The influence and optimisation of electrical parameters for enhanced coalescence under pulsed DC electric field in a cylindrical electrostatic coalescer

Abstract

A pulsed DC electric field is usually used to enhance drop–drop and drop–interface coalescence in a water-in-oil (W/O) emulsion. The effect and optimisation of electrical parameters are important when designing an electrostatic coalescer. In this work, experiments were performed with a small-scale electrostatic coalescer and image processing technology using water in crude oil emulsions to investigate the influence of electric field intensity, frequency, duty ratio and rise time.

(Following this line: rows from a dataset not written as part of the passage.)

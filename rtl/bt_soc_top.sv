// Soft core of the low-power Bluetooth microcontroller.
//
// The processor (an ARM Cortex-M0 with its wake-up interrupt controller,
// outside this module) masters a 32-bit AHB-Lite bus that holds the SRAM,
// the 32-bit GPIO port and the AHB-to-APB bridge. Behind the bridge an APB
// bus carries the timer, dual timer, UART, watchdog, SPI and RTC, plus two
// slots brought out as ports for the Bluetooth (BLE) unit and the TDSP
// peripheral, which live outside this module.
//
// Power is saved in two ways. First, clock gating: every block has its own
// latch-and-AND clock gate and gets a clock edge only when it has work. A
// bus slave's clock runs while it is addressed or finishing a data phase;
// an APB peripheral's clock runs on APB clock cycles (pclken) while it is
// selected or reports internal activity on its clk_req output (a counter
// running, a byte in flight); the processor clock cpu_hclk stops while the
// processor reports sleeping and restarts when an interrupt is pending.
// Only the AHB decoder, the GPIO input synchroniser and the APB clock
// divider run on the free clock. Second, the bridge's state machine uses
// Gray-coded states so that a transfer flips one state bit per step.
//
// APB clock: pclken is high on one HCLK cycle out of apb_clk_div + 1; the
// bridge advances its APB phases and the peripherals are clocked only on
// those cycles, so the APB bus runs at HCLK / (apb_clk_div + 1).
//
// Memory map: SRAM at 0x0000_0000 (16 KB, mirrored in the first 64 KB),
// APB at 0x4000_0000 with 4 KB slots (timer, dual timer, UART, watchdog,
// SPI, RTC, BLE, TDSP in that order), GPIO at 0x4001_0000. Other addresses
// and empty slots give an AHB ERROR response.
// irq: [0] timer, [1] dual timer, [2] UART, [3] watchdog, [4] SPI, [5] RTC,
//      [6] BLE, [7] TDSP.
// The block structure follows the design; the memory map, the clock
// enable conditions and the APB divider are this design's own choices.
module bt_soc_top
  import bt_soc_pkg::*;
#(
  parameter int unsigned SRAM_ADDR_WIDTH = 14,
  parameter logic [31:0] RTC_PRESCALE    = 32'd15_999_999
) (
  input  logic        hclk,
  input  logic        hresetn,
  // processor: AHB-Lite master port, sleep status and clock
  input  logic [31:0] haddr,
  input  logic [1:0]  htrans,
  input  logic        hwrite,
  input  logic [2:0]  hsize,
  input  logic [31:0] hwdata,
  output logic [31:0] hrdata,
  output logic        hready,
  output logic        hresp,
  input  logic        cpu_sleeping,
  output logic        cpu_hclk,
  output logic [7:0]  irq,
  output logic        wdog_reset_req,
  // APB clock divider
  input  logic [2:0]  apb_clk_div,
  // GPIO pads
  input  logic [31:0] gpio_in,
  output logic [31:0] gpio_out,
  output logic [31:0] gpio_oe,
  // UART
  input  logic        uart_rxd,
  output logic        uart_txd,
  // SPI
  input  logic        spi_miso,
  output logic        spi_mosi,
  output logic        spi_sclk,
  output logic        spi_ss_n,
  // shared APB request for the external BLE and TDSP slots
  output logic [15:0] ext_paddr,
  output logic        ext_pwrite,
  output logic        ext_penable,
  output logic [31:0] ext_pwdata,
  // BLE slot
  output logic        ble_pclk,
  output logic        ble_psel,
  input  logic [31:0] ble_prdata,
  input  logic        ble_pready,
  input  logic        ble_pslverr,
  input  logic        ble_clk_req,
  input  logic        ble_irq,
  // TDSP slot
  output logic        tdsp_pclk,
  output logic        tdsp_psel,
  input  logic [31:0] tdsp_prdata,
  input  logic        tdsp_pready,
  input  logic        tdsp_pslverr,
  input  logic        tdsp_clk_req,
  input  logic        tdsp_irq
);
  // ------------------------------------------------------------ AHB-Lite
  ahb_req_t   ahb_req;
  ahb_rsp_t   m_rsp;
  ahb_rsp_t   s_rsp [3];
  logic [2:0] hsel;
  logic       bus_hready;

  assign ahb_req = '{haddr: haddr, htrans: htrans_e'(htrans), hwrite: hwrite,
                     hsize: hsize, hwdata: hwdata};

  ahb_lite_bus u_ahb (
    .hclk, .hresetn, .m_req(ahb_req), .m_rsp, .hready(bus_hready), .hsel, .s_rsp
  );
  assign hrdata = m_rsp.hrdata;
  assign hready = bus_hready;
  assign hresp  = m_rsp.hresp;

  logic addr_phase;
  assign addr_phase = bus_hready & htrans[1];

  // ------------------------------------------------------------ APB clock enable
  logic [2:0] pdiv_q;
  logic       pclken;
  always_ff @(posedge hclk or negedge hresetn) begin
    if (!hresetn)             pdiv_q <= '0;
    else if (pdiv_q >= apb_clk_div) pdiv_q <= '0;
    else                      pdiv_q <= pdiv_q + 3'd1;
  end
  assign pclken = (pdiv_q >= apb_clk_div);

  // ------------------------------------------------------------ SRAM
  logic sram_clk, sram_busy;
  clock_gate u_cg_sram (.clk(hclk), .en((hsel[0] & addr_phase) | sram_busy), .gclk(sram_clk));
  ahb_sram #(.ADDR_WIDTH(SRAM_ADDR_WIDTH)) u_sram (
    .hclk(sram_clk), .hresetn, .hsel(hsel[0]), .hready(bus_hready), .ahb_req,
    .ahb_rsp(s_rsp[0]), .busy(sram_busy)
  );

  // ------------------------------------------------------------ GPIO
  logic gpio_clk, gpio_busy;
  clock_gate u_cg_gpio (.clk(hclk), .en((hsel[2] & addr_phase) | gpio_busy), .gclk(gpio_clk));
  ahb_gpio u_gpio (
    .hclk(gpio_clk), .hclk_sync(hclk), .hresetn, .hsel(hsel[2]), .hready(bus_hready),
    .ahb_req, .ahb_rsp(s_rsp[2]), .gpio_in, .gpio_out, .gpio_oe, .busy(gpio_busy)
  );

  // ------------------------------------------------------------ bridge
  logic          bridge_clk, bridge_busy, psel;
  apb_req_t      apb_req;
  apb_rsp_t      apb_rsp;
  bridge_state_e bridge_state;
  clock_gate u_cg_bridge (.clk(hclk), .en((hsel[1] & addr_phase) | bridge_busy),
                          .gclk(bridge_clk));
  ahb_apb_bridge u_bridge (
    .hclk(bridge_clk), .hresetn, .hsel(hsel[1]), .hready(bus_hready), .ahb_req,
    .ahb_rsp(s_rsp[1]), .pclken, .psel, .apb_req, .apb_rsp, .busy(bridge_busy),
    .state(bridge_state)
  );

  // ------------------------------------------------------------ APB bus
  logic [APB_SLOTS-1:0] psel_slot, slot_clk_req, slot_clk;
  apb_rsp_t             slot_rsp [APB_SLOTS];

  apb_bus #(.NSLOTS(APB_SLOTS)) u_apb (
    .psel, .req(apb_req), .rsp(apb_rsp), .slot_present({APB_SLOTS{1'b1}}),
    .psel_slot, .slot_rsp
  );

  for (genvar i = 0; i < APB_SLOTS; i++) begin : g_pclk
    clock_gate u_cg (.clk(hclk), .en(pclken & (psel_slot[i] | slot_clk_req[i])),
                     .gclk(slot_clk[i]));
  end

  logic [1:0] dt_irq_ch;

  apb_timer u_timer (
    .pclk(slot_clk[SLOT_TIMER]), .presetn(hresetn), .psel(psel_slot[SLOT_TIMER]),
    .req(apb_req), .rsp(slot_rsp[SLOT_TIMER]), .irq(irq[0]),
    .clk_req(slot_clk_req[SLOT_TIMER])
  );
  apb_dualtimer u_dualtimer (
    .pclk(slot_clk[SLOT_DUALTMR]), .presetn(hresetn), .psel(psel_slot[SLOT_DUALTMR]),
    .req(apb_req), .rsp(slot_rsp[SLOT_DUALTMR]), .irq_ch(dt_irq_ch), .irq(irq[1]),
    .clk_req(slot_clk_req[SLOT_DUALTMR])
  );
  apb_uart u_uart (
    .pclk(slot_clk[SLOT_UART]), .presetn(hresetn), .psel(psel_slot[SLOT_UART]),
    .req(apb_req), .rsp(slot_rsp[SLOT_UART]), .rxd(uart_rxd), .txd(uart_txd),
    .irq(irq[2]), .clk_req(slot_clk_req[SLOT_UART])
  );
  apb_watchdog u_wdog (
    .pclk(slot_clk[SLOT_WATCHDOG]), .presetn(hresetn), .psel(psel_slot[SLOT_WATCHDOG]),
    .req(apb_req), .rsp(slot_rsp[SLOT_WATCHDOG]), .irq(irq[3]),
    .reset_req(wdog_reset_req), .clk_req(slot_clk_req[SLOT_WATCHDOG])
  );
  apb_spi u_spi (
    .pclk(slot_clk[SLOT_SPI]), .presetn(hresetn), .psel(psel_slot[SLOT_SPI]),
    .req(apb_req), .rsp(slot_rsp[SLOT_SPI]), .miso(spi_miso), .mosi(spi_mosi),
    .sclk(spi_sclk), .ss_n(spi_ss_n), .irq(irq[4]), .clk_req(slot_clk_req[SLOT_SPI])
  );
  apb_rtc #(.PRESCALE_RESET(RTC_PRESCALE)) u_rtc (
    .pclk(slot_clk[SLOT_RTC]), .presetn(hresetn), .psel(psel_slot[SLOT_RTC]),
    .req(apb_req), .rsp(slot_rsp[SLOT_RTC]), .irq(irq[5]),
    .clk_req(slot_clk_req[SLOT_RTC])
  );

  // external slots
  assign ext_paddr   = apb_req.paddr;
  assign ext_pwrite  = apb_req.pwrite;
  assign ext_penable = apb_req.penable;
  assign ext_pwdata  = apb_req.pwdata;

  assign ble_pclk                = slot_clk[SLOT_BLE];
  assign ble_psel                = psel_slot[SLOT_BLE];
  assign slot_clk_req[SLOT_BLE]  = ble_clk_req;
  assign slot_rsp[SLOT_BLE]      = '{prdata: ble_prdata, pready: ble_pready,
                                     pslverr: ble_pslverr};
  assign irq[6]                  = ble_irq;

  assign tdsp_pclk               = slot_clk[SLOT_TDSP];
  assign tdsp_psel               = psel_slot[SLOT_TDSP];
  assign slot_clk_req[SLOT_TDSP] = tdsp_clk_req;
  assign slot_rsp[SLOT_TDSP]     = '{prdata: tdsp_prdata, pready: tdsp_pready,
                                     pslverr: tdsp_pslverr};
  assign irq[7]                  = tdsp_irq;

  // ------------------------------------------------------------ processor clock
  clock_gate u_cg_cpu (.clk(hclk), .en(~cpu_sleeping | (|irq)), .gclk(cpu_hclk));
endmodule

The comparison between experimental data and predicted data based on the two-layer capacitor model of a cylindrical electro-coalescer was also obtained to validate whether the two-layer capacitor model is applicable for a concentric cylindrical electrostatic coalescer. Optimum electric field strength exists for different water content emulsions (525.6kVm−1 for water content of 10% and 338.1kVm−1 for 30%), which suggests that it is higher for lower water content emulsion. There are two optimum frequencies in the low and high frequency ranges. For water content of 10%, the optimum frequency is approximately 20Hz, while for 30%, it is 10Hz in the low frequency range. The coalescence effect is also high when the frequency is 2000Hz. The droplet diameter is largest when the duty ratio is 50% for different electric field strengths, frequencies and water contents. The effect of rise time for pulsed DC is negative and the longer the rise time is, the worse the electrostatic coalescence effect is. The optimum frequency and duty ratio are obtained by using a theoretical formula and an empirical formula. The optimum frequency is nearly the same for the low frequency range especially for emulsions with a water content of 10%, but coalescence effects will increase at high frequency, which is different from the theoretical predicted value, indicating that the theory is applicable in the low frequency range for the concentric cylindrical coalescer. The predicted duty ratio is close to 0.5 and is nearly the same as the experimental results. In the electrostatic coalescer, the waveform of pulsed DC will be distorted to a triangle wave at high frequency. The high-frequency pulsed DC electric field is therefore not suitable for use in an electrostatic coalescer with an insulated electrode.